Given the small amount of housing available in a wrist watch, the use of a coil or a connected circuit is not very recommendable, and it is also not very economical ..

The use of a resistor of higher ohm-
see value would also make it necessary to use a higher supply voltage in order to achieve the direct current which is indispensable for the transistor, which of course would lead to a proportionally considerable loss of power in this resistor.

If, on the other hand, a resistor with a low ohmic value is used, this is due to the alternating voltage of the oscillator output lost power proportionally high.
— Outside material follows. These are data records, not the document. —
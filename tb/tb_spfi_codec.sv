// tb_spfi_codec - two CODECs joined back to back (A transmits to B and B to A), with
// the serial stream of each direction shifted by a number of bits so that the
// receivers must find the word alignment themselves. A's host writes packets of
// incrementing words on every VC and a few broadcast messages; B's host reads them
// back and compares word by word, EOP flags included. The host clock differs from the
// CODEC clock. Checks: lane reaches ACTIVE at both ends, every word and packet
// boundary arrives in order on the right VC, every BC message arrives, SKIP words are
// sent, and the achieved throughput is plausible.
`timescale 1ns/1ps
module tb_spfi_codec;
  import spfi_pkg::*;
  localparam int NV = 4;
  localparam int NPKT = 12;

  logic clk = 0, hclk = 0, rst_n = 0;
  always #8 clk = ~clk;        // 62.5 MHz
  always #5 hclk = ~hclk;      // 100 MHz host clock

  codec_cfg_t cfg;
  vc_cfg_t    vcc [NV];
  codec_status_t st_a, st_b;

  logic [NV-1:0] a_wr, a_full, b_rd, b_empty, a_rd_x, a_empty_x, b_wr_x, b_full_x;
  logic [32:0]   a_wdata [NV];
  logic [32:0]   b_rdata [NV], a_rdata_x [NV], b_wdata_x [NV];
  logic          a_bc_wr, a_bc_full, b_bc_rd, b_bc_empty;
  logic [71:0]   a_bc_data, b_bc_data, unused_bc_a;
  logic          unused_bcf_b, unused_bce_a;
  logic [39:0]   a_tx, b_tx, a_rx, b_rx, a_prev, b_prev;
  word_t         t0, t1, t2, t3;
  logic          tv0, tv1, e0, e1, e2, e3, e4, e5, e6, e7, e8, e9;
  logic [NV-1:0] fa, fb;

  spfi_codec #(.NUM_VC(NV), .SKIP_INTERVAL(200), .RETRY_TIMEOUT(512)) u_a (
    .clk, .rst_n, .cfg, .vc_cfg(vcc), .status(st_a), .hclk, .hrst_n(rst_n),
    .out_vc_wr(a_wr), .out_vc_data(a_wdata), .out_vc_full(a_full),
    .in_vc_rd('0), .in_vc_data(a_rdata_x), .in_vc_empty(a_empty_x),
    .out_bc_wr(a_bc_wr), .out_bc_data(a_bc_data), .out_bc_full(a_bc_full),
    .in_bc_rd(1'b0), .in_bc_data(unused_bc_a), .in_bc_empty(unused_bce_a),
    .tx_code(a_tx), .rx_clk(clk), .rx_rst_n(rst_n), .rx_code(a_rx),
    .tx_tap(t0), .rx_tap_valid(tv0), .rx_tap(t1), .ev_retry(e0), .ev_frame_error(e1),
    .ev_skip_sent(e2), .ev_skip_dropped(e3), .ev_skip_repeated(e4), .ev_vc_frame(fa), .ev_bc_frame(e5)
  );
  spfi_codec #(.NUM_VC(NV), .SKIP_INTERVAL(200), .RETRY_TIMEOUT(512)) u_b (
    .clk, .rst_n, .cfg, .vc_cfg(vcc), .status(st_b), .hclk, .hrst_n(rst_n),
    .out_vc_wr('0), .out_vc_data(b_wdata_x), .out_vc_full(b_full_x),
    .in_vc_rd(b_rd), .in_vc_data(b_rdata), .in_vc_empty(b_empty),
    .out_bc_wr(1'b0), .out_bc_data('0), .out_bc_full(unused_bcf_b),
    .in_bc_rd(b_bc_rd), .in_bc_data(b_bc_data), .in_bc_empty(b_bc_empty),
    .tx_code(b_tx), .rx_clk(clk), .rx_rst_n(rst_n), .rx_code(b_rx),
    .tx_tap(t2), .rx_tap_valid(tv1), .rx_tap(t3), .ev_retry(e6), .ev_frame_error(e7),
    .ev_skip_sent(e8), .ev_skip_dropped(e9), .ev_skip_repeated(), .ev_vc_frame(fb), .ev_bc_frame()
  );

  // serial links with a bit offset: A->B shifted by 13 bits, B->A by 27
  always_ff @(posedge clk) begin a_prev <= a_tx; b_prev <= b_tx; end
  assign b_rx = 40'({a_prev, a_tx} >> 13);
  assign a_rx = 40'({b_prev, b_tx} >> 27);

  int checks = 0, failures = 0;
  task automatic check(bit ok, string what);
    checks++;
    if (!ok) begin failures++; $display("FAIL: %s", what); end
  endtask

  // ---------------- stimulus: A host ----------------
  int plen [NV][NPKT];
  int sent_words = 0;
  initial begin
    for (int v = 0; v < NV; v++) for (int p = 0; p < NPKT; p++) plen[v][p] = 1 + ($urandom % 150);
  end

  function automatic logic [31:0] pat(int v, int p, int w);
    return {8'(v), 8'(p), 16'(w)};
  endfunction

  int wr_p [NV], wr_w [NV];
  logic done_wr;
  always_ff @(posedge hclk) begin
    if (!rst_n) begin
      a_wr <= '0; done_wr <= 1'b0;
      for (int v = 0; v < NV; v++) begin wr_p[v] <= 0; wr_w[v] <= 0; a_wdata[v] <= '0; end
    end else begin
      logic d;
      d = 1'b1;
      for (int v = 0; v < NV; v++) begin
        a_wr[v] <= 1'b0;
        if (wr_p[v] < NPKT) begin
          d = 1'b0;
          if (!a_full[v] && !(a_wr[v]) && ($urandom % 4 != 0)) begin
            a_wr[v]    <= 1'b1;
            a_wdata[v] <= {wr_w[v] == plen[v][wr_p[v]] - 1, pat(v, wr_p[v], wr_w[v])};
            if (wr_w[v] == plen[v][wr_p[v]] - 1) begin wr_w[v] <= 0; wr_p[v] <= wr_p[v] + 1; end
            else wr_w[v] <= wr_w[v] + 1;
          end
        end
      end
      done_wr <= d;
    end
  end

  // BC messages
  int bc_sent = 0;
  initial begin
    a_bc_wr = 0; a_bc_data = '0;
    wait (rst_n);
    repeat (3000) @(posedge hclk);
    for (int i = 0; i < 6; i++) begin
      @(posedge hclk);
      while (a_bc_full) @(posedge hclk);
      a_bc_wr <= 1; a_bc_data <= {8'(i + 3), 32'hBC00_0000 + 32'(i), 32'h1234_0000 + 32'(i)};
      @(posedge hclk); a_bc_wr <= 0;
      bc_sent++;
      repeat (200) @(posedge hclk);
    end
  end

  // ---------------- B host: read and compare ----------------
  int rd_p [NV], rd_w [NV];
  int words_ok = 0, pkts_ok = 0, bc_ok = 0;
  always_ff @(posedge hclk) begin
    if (!rst_n) begin
      b_rd <= '0; b_bc_rd <= 1'b0;
      for (int v = 0; v < NV; v++) begin rd_p[v] <= 0; rd_w[v] <= 0; end
    end else begin
      for (int v = 0; v < NV; v++) begin
        b_rd[v] <= 1'b0;
        if (!b_empty[v] && !b_rd[v]) begin
          logic last;
          b_rd[v] <= 1'b1;
          last = (rd_w[v] == plen[v][rd_p[v]] - 1);
          checks++;
          if (b_rdata[v] != {last, pat(v, rd_p[v], rd_w[v])}) begin
            failures++;
            $display("FAIL vc%0d pkt%0d word%0d got %h", v, rd_p[v], rd_w[v], b_rdata[v]);
          end else words_ok++;
          if (last) begin rd_w[v] <= 0; rd_p[v] <= rd_p[v] + 1; pkts_ok++; end
          else rd_w[v] <= rd_w[v] + 1;
        end
      end
      b_bc_rd <= 1'b0;
      if (!b_bc_empty && !b_bc_rd) begin
        b_bc_rd <= 1'b1;
        checks++;
        if (b_bc_data != {8'(bc_ok + 3), 32'hBC00_0000 + 32'(bc_ok), 32'h1234_0000 + 32'(bc_ok)}) begin
          failures++; $display("FAIL bc %0d got %h", bc_ok, b_bc_data);
        end
        bc_ok++;
      end
    end
  end

  int skips = 0, frames = 0;
  int cyc = 0, c_first = -1, c_last = 0;
  always @(posedge clk) begin
    cyc++;
    if (e2) skips++;
    if (|fa) begin frames++; if (c_first < 0) c_first = cyc; end
  end

  // ---------------- sequence ----------------
  int total_words;
  initial begin
    cfg = '{lane_start: 1'b1, auto_start: 1'b1, lane_standby: 1'b0, scramble_en: 1'b1,
            bc_bandwidth: 7'd10, slot_cycles: 16'd0};
    for (int v = 0; v < NV; v++) vcc[v] = '{prio: 4'(1 + v / 2), bandwidth: 7'd25, slots: '1};
    repeat (5) @(posedge clk);
    rst_n = 1;
    wait (st_a.lane_state == LS_ACTIVE && st_b.lane_state == LS_ACTIVE);
    check(1, "lanes active");
    $display("lanes active after %0d cycles", cyc);
    total_words = 0;
    for (int v = 0; v < NV; v++) for (int p = 0; p < NPKT; p++) total_words += plen[v][p];
    wait (pkts_ok == NV * NPKT && bc_ok == 6);
    c_last = cyc;
    repeat (100) @(posedge clk);
    check(words_ok == total_words, "all words received");
    check(skips > 0, "SKIP words sent");
    check(st_a.crc_errors == 0 && st_b.crc_errors == 0, "no frame errors on a clean link");
    $display("words=%0d frames=%0d cycles=%0d, words/cycle=%f", total_words, frames,
             c_last - c_first, real'(total_words) / real'(c_last - c_first));
    // one word per clock is the line rate; short packets, SKIPs and FCT/ACK words cost some
    check(real'(total_words) / real'(c_last - c_first) > 0.6, "throughput");
    $display("TB_RESULT checks=%0d failures=%0d", checks, failures);
    $finish;
  end

  initial begin
    repeat (120000) @(posedge clk);
    failures++;
    $display("watchdog: pkts=%0d/%0d bc=%0d lane %s %s", pkts_ok, NV*NPKT, bc_ok, st_a.lane_state.name(), st_b.lane_state.name());
    $display("TB_RESULT checks=%0d failures=%0d", checks, failures);
    $finish;
  end
endmodule
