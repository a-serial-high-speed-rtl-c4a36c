// spfi_validator - hardware part of the CODEC validation system.
//
// Two SpaceFibre CODECs, as on the validation board, each with the test hardware
// that surrounds it:
//   - a management register bank (configuration and status of the CODEC),
//   - a packet generator writing fixed-step incrementing packets into one OUT VC and
//     a packet consumer checking them from one IN VC, so the link can be loaded
//     without the system bus,
//   - word-level error injectors on the encoded transmit and receive streams,
//   - a rolling memory that records the words before encoding and after decoding and
//     freezes a window around a trigger word.
// The serial side of each CODEC (40-bit words to and from a SerDes, plus the
// recovered receive clock) is brought out; the two ports are normally looped back to
// each other outside. The processor, system bus, DMA engines and Ethernet link of the
// board are not part of this module: their place is taken by the register buses and
// the host-side VC/BC ports, brought out per CODEC. A VC that the generator (or the
// consumer) is pointed at is driven by it while it is busy (enabled); the external
// port of that VC should stay idle meanwhile.
//
// Clocks: clk (CODEC and test logic), hclk (host side of the VC/BC buffers, generator
// and consumer), rx_clk[i] (recovered clock of CODEC i; its receive-side error
// injector works in that clock and samples its controls there).
//
// Lint note: the per-word injected strobes and the rolling memory's recording flag are
// left open; the counters and rm_irq carry the same information to the outside.
module spfi_validator
  import spfi_pkg::*;
#(
  parameter int unsigned NUM_VC        = 4,
  parameter int unsigned VC_DEPTH      = 256,
  parameter int unsigned SKIP_INTERVAL = 5000,
  parameter int unsigned RM_DEPTH      = 8192,
  parameter int unsigned RM_POST       = 4096
) (
  input  logic          clk,
  input  logic          rst_n,
  input  logic          hclk,
  input  logic          hrst_n,
  // management buses
  input  logic          mgmt_we    [2],
  input  logic [7:0]    mgmt_addr  [2],
  input  logic [31:0]   mgmt_wdata [2],
  output logic [31:0]   mgmt_rdata [2],
  // host-side channel ports (in place of the DMA engines)
  input  logic [NUM_VC-1:0] out_vc_wr   [2],
  input  logic [32:0]       out_vc_data [2][NUM_VC],
  output logic [NUM_VC-1:0] out_vc_full [2],
  input  logic [NUM_VC-1:0] in_vc_rd    [2],
  output logic [32:0]       in_vc_data  [2][NUM_VC],
  output logic [NUM_VC-1:0] in_vc_empty [2],
  input  logic          out_bc_wr   [2],
  input  logic [71:0]   out_bc_data [2],
  output logic          out_bc_full [2],
  input  logic          in_bc_rd    [2],
  output logic [71:0]   in_bc_data  [2],
  output logic          in_bc_empty [2],
  // test hardware
  input  gen_ctrl_t     gen_ctrl [2],
  output gen_stat_t     gen_stat [2],
  input  chk_ctrl_t     chk_ctrl [2],
  output chk_stat_t     chk_stat [2],
  input  inj_ctrl_t     inj_tx_ctrl [2],
  input  inj_ctrl_t     inj_rx_ctrl [2],
  output logic [15:0]   inj_tx_count [2],
  output logic [15:0]   inj_rx_count [2],
  input  rm_ctrl_t      rm_ctrl [2],
  output logic          rm_irq  [2],
  output word_t         rm_data [2],
  // SpaceFibre ports (to the SerDes)
  output logic [39:0]   tx_code  [2],
  input  logic          rx_clk   [2],
  input  logic          rx_rst_n [2],
  input  logic [39:0]   rx_code  [2],
  // CODEC events, for monitoring
  output logic          ev_retry [2],
  output logic          ev_frame_error [2],
  output logic          ev_skip_sent [2],
  output logic          ev_skip_dropped [2],
  output logic          ev_skip_repeated [2],
  output logic [NUM_VC-1:0] ev_vc_frame [2],
  output logic          ev_bc_frame [2]
);
  localparam int unsigned RAW = $clog2(RM_DEPTH);

  for (genvar i = 0; i < 2; i++) begin : g_port
    codec_cfg_t    cfg;
    vc_cfg_t       vcc [NUM_VC];
    codec_status_t status;

    spfi_mgmt_regs #(.NUM_VC(NUM_VC)) u_regs (
      .clk, .rst_n, .we(mgmt_we[i]), .addr(mgmt_addr[i]), .wdata(mgmt_wdata[i]),
      .rdata(mgmt_rdata[i]), .cfg, .vc_cfg(vcc), .status
    );

    // ---------------- generator and consumer ----------------
    logic        gen_wr, chk_rd;
    logic [32:0] gen_data;
    logic [NUM_VC-1:0] c_wr, c_rd, c_full, c_empty;
    logic [32:0]       c_wdata [NUM_VC];
    logic [32:0]       c_rdata [NUM_VC];

    spfi_pkt_gen u_gen (
      .clk(hclk), .rst_n(hrst_n), .start(gen_ctrl[i].start), .stop(gen_ctrl[i].stop),
      .seed(gen_ctrl[i].seed), .step(gen_ctrl[i].step), .pkt_len(gen_ctrl[i].pkt_len),
      .gap(gen_ctrl[i].gap), .num_pkts(gen_ctrl[i].num_pkts),
      .full(c_full[gen_ctrl[i].vc[$clog2(NUM_VC)-1:0]]),
      .wr(gen_wr), .wdata(gen_data), .busy(gen_stat[i].busy), .pkts_sent(gen_stat[i].pkts_sent)
    );
    spfi_pkt_check u_chk (
      .clk(hclk), .rst_n(hrst_n), .start(chk_ctrl[i].start), .enable(chk_ctrl[i].enable),
      .seed(chk_ctrl[i].seed), .step(chk_ctrl[i].step), .pkt_len(chk_ctrl[i].pkt_len),
      .empty(c_empty[chk_ctrl[i].vc[$clog2(NUM_VC)-1:0]]),
      .rdata(c_rdata[chk_ctrl[i].vc[$clog2(NUM_VC)-1:0]]), .rd(chk_rd),
      .words(chk_stat[i].words), .pkts(chk_stat[i].pkts),
      .data_errors(chk_stat[i].data_errors), .frame_errors(chk_stat[i].frame_errors)
    );

    always_comb begin
      for (int v = 0; v < int'(NUM_VC); v++) begin
        logic g, c;
        g = gen_stat[i].busy && int'(gen_ctrl[i].vc) == v;
        c = chk_ctrl[i].enable && int'(chk_ctrl[i].vc) == v;
        c_wr[v]    = g ? gen_wr : out_vc_wr[i][v];
        c_wdata[v] = g ? gen_data : out_vc_data[i][v];
        c_rd[v]    = c ? chk_rd : in_vc_rd[i][v];
      end
    end
    assign out_vc_full[i] = c_full;
    assign in_vc_empty[i] = c_empty;
    assign in_vc_data[i]  = c_rdata;

    // ---------------- CODEC ----------------
    logic [39:0] codec_tx, codec_rx;
    word_t       tx_tap, rx_tap;
    logic        rx_tap_valid;

    spfi_codec #(.NUM_VC(NUM_VC), .VC_DEPTH(VC_DEPTH), .SKIP_INTERVAL(SKIP_INTERVAL)) u_codec (
      .clk, .rst_n, .cfg, .vc_cfg(vcc), .status,
      .hclk, .hrst_n, .out_vc_wr(c_wr), .out_vc_data(c_wdata), .out_vc_full(c_full),
      .in_vc_rd(c_rd), .in_vc_data(c_rdata), .in_vc_empty(c_empty),
      .out_bc_wr(out_bc_wr[i]), .out_bc_data(out_bc_data[i]), .out_bc_full(out_bc_full[i]),
      .in_bc_rd(in_bc_rd[i]), .in_bc_data(in_bc_data[i]), .in_bc_empty(in_bc_empty[i]),
      .tx_code(codec_tx), .rx_clk(rx_clk[i]), .rx_rst_n(rx_rst_n[i]), .rx_code(codec_rx),
      .tx_tap, .rx_tap_valid, .rx_tap,
      .ev_retry(ev_retry[i]), .ev_frame_error(ev_frame_error[i]),
      .ev_skip_sent(ev_skip_sent[i]), .ev_skip_dropped(ev_skip_dropped[i]),
      .ev_skip_repeated(ev_skip_repeated[i]), .ev_vc_frame(ev_vc_frame[i]),
      .ev_bc_frame(ev_bc_frame[i])
    );

    // ---------------- error injection ----------------
    spfi_error_inject u_inj_tx (
      .clk, .rst_n, .mode(inj_tx_ctrl[i].mode), .arm(inj_tx_ctrl[i].arm),
      .mask(inj_tx_ctrl[i].mask), .period(inj_tx_ctrl[i].period), .count(inj_tx_ctrl[i].count),
      .din(codec_tx), .dout(tx_code[i]), .injected(), .n_injected(inj_tx_count[i])
    );
    spfi_error_inject u_inj_rx (
      .clk(rx_clk[i]), .rst_n(rx_rst_n[i]), .mode(inj_rx_ctrl[i].mode), .arm(inj_rx_ctrl[i].arm),
      .mask(inj_rx_ctrl[i].mask), .period(inj_rx_ctrl[i].period), .count(inj_rx_ctrl[i].count),
      .din(rx_code[i]), .dout(codec_rx), .injected(), .n_injected(inj_rx_count[i])
    );

    // ---------------- rolling memory ----------------
    spfi_rolling_memory #(.DEPTH(RM_DEPTH), .POST_TRIGGER(RM_POST)) u_rm (
      .clk, .rst_n, .arm(rm_ctrl[i].arm), .trig_rx(rm_ctrl[i].trig_rx),
      .trig_word(rm_ctrl[i].trig_word), .tx_valid(1'b1), .tx_word(tx_tap),
      .rx_valid(rx_tap_valid), .rx_word(rx_tap), .irq(rm_irq[i]), .recording(),
      .rd_sel_rx(rm_ctrl[i].rd_sel_rx), .rd_addr(RAW'(rm_ctrl[i].rd_addr)), .rd_data(rm_data[i])
    );
  end
endmodule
The usual today, in the case of a wristwatch
usable batteries of relatively small
Dimensions can only be a very weak one and one
low voltage energy supply what
of course, eliminating the possibility of using a resistor with a high ohmic value. The use of a resistor with a low ohmic value would consume a very large proportion of the energy available in the battery
Lead oscillator, since this energy would have to be determined almost completely for the supply of the frequency divider and the tent display device of the wristwatch,

It is also necessary to point out that
the amplitude of the signal emitted by an oscillator circuit of the type described, the value of which can be set by a very simple means by the electronic circuits to be controlled by this oscillator, for example frequency divider circuits.

The invention relates to a quartz Oezillatorkreis with parallel resonance of particularly low power consumption, even though it is fed by a current source of low voltage · This oscillator circuit comprises a FeId- W effect transistor with insulated gate (MOS) representative of the active element of the circuit, and Device for determining the amplitude of the
Circuit supplied signal and is characterized in that this device comprises on the one hand a second field effect transistor with an isolated control electrode, which is arranged in series with the first transistor, and on the other hand a control voltage source of the second transistor, which emits a direct current signal of a value that is at least sufficient to bring the second transistor into the current saturation area.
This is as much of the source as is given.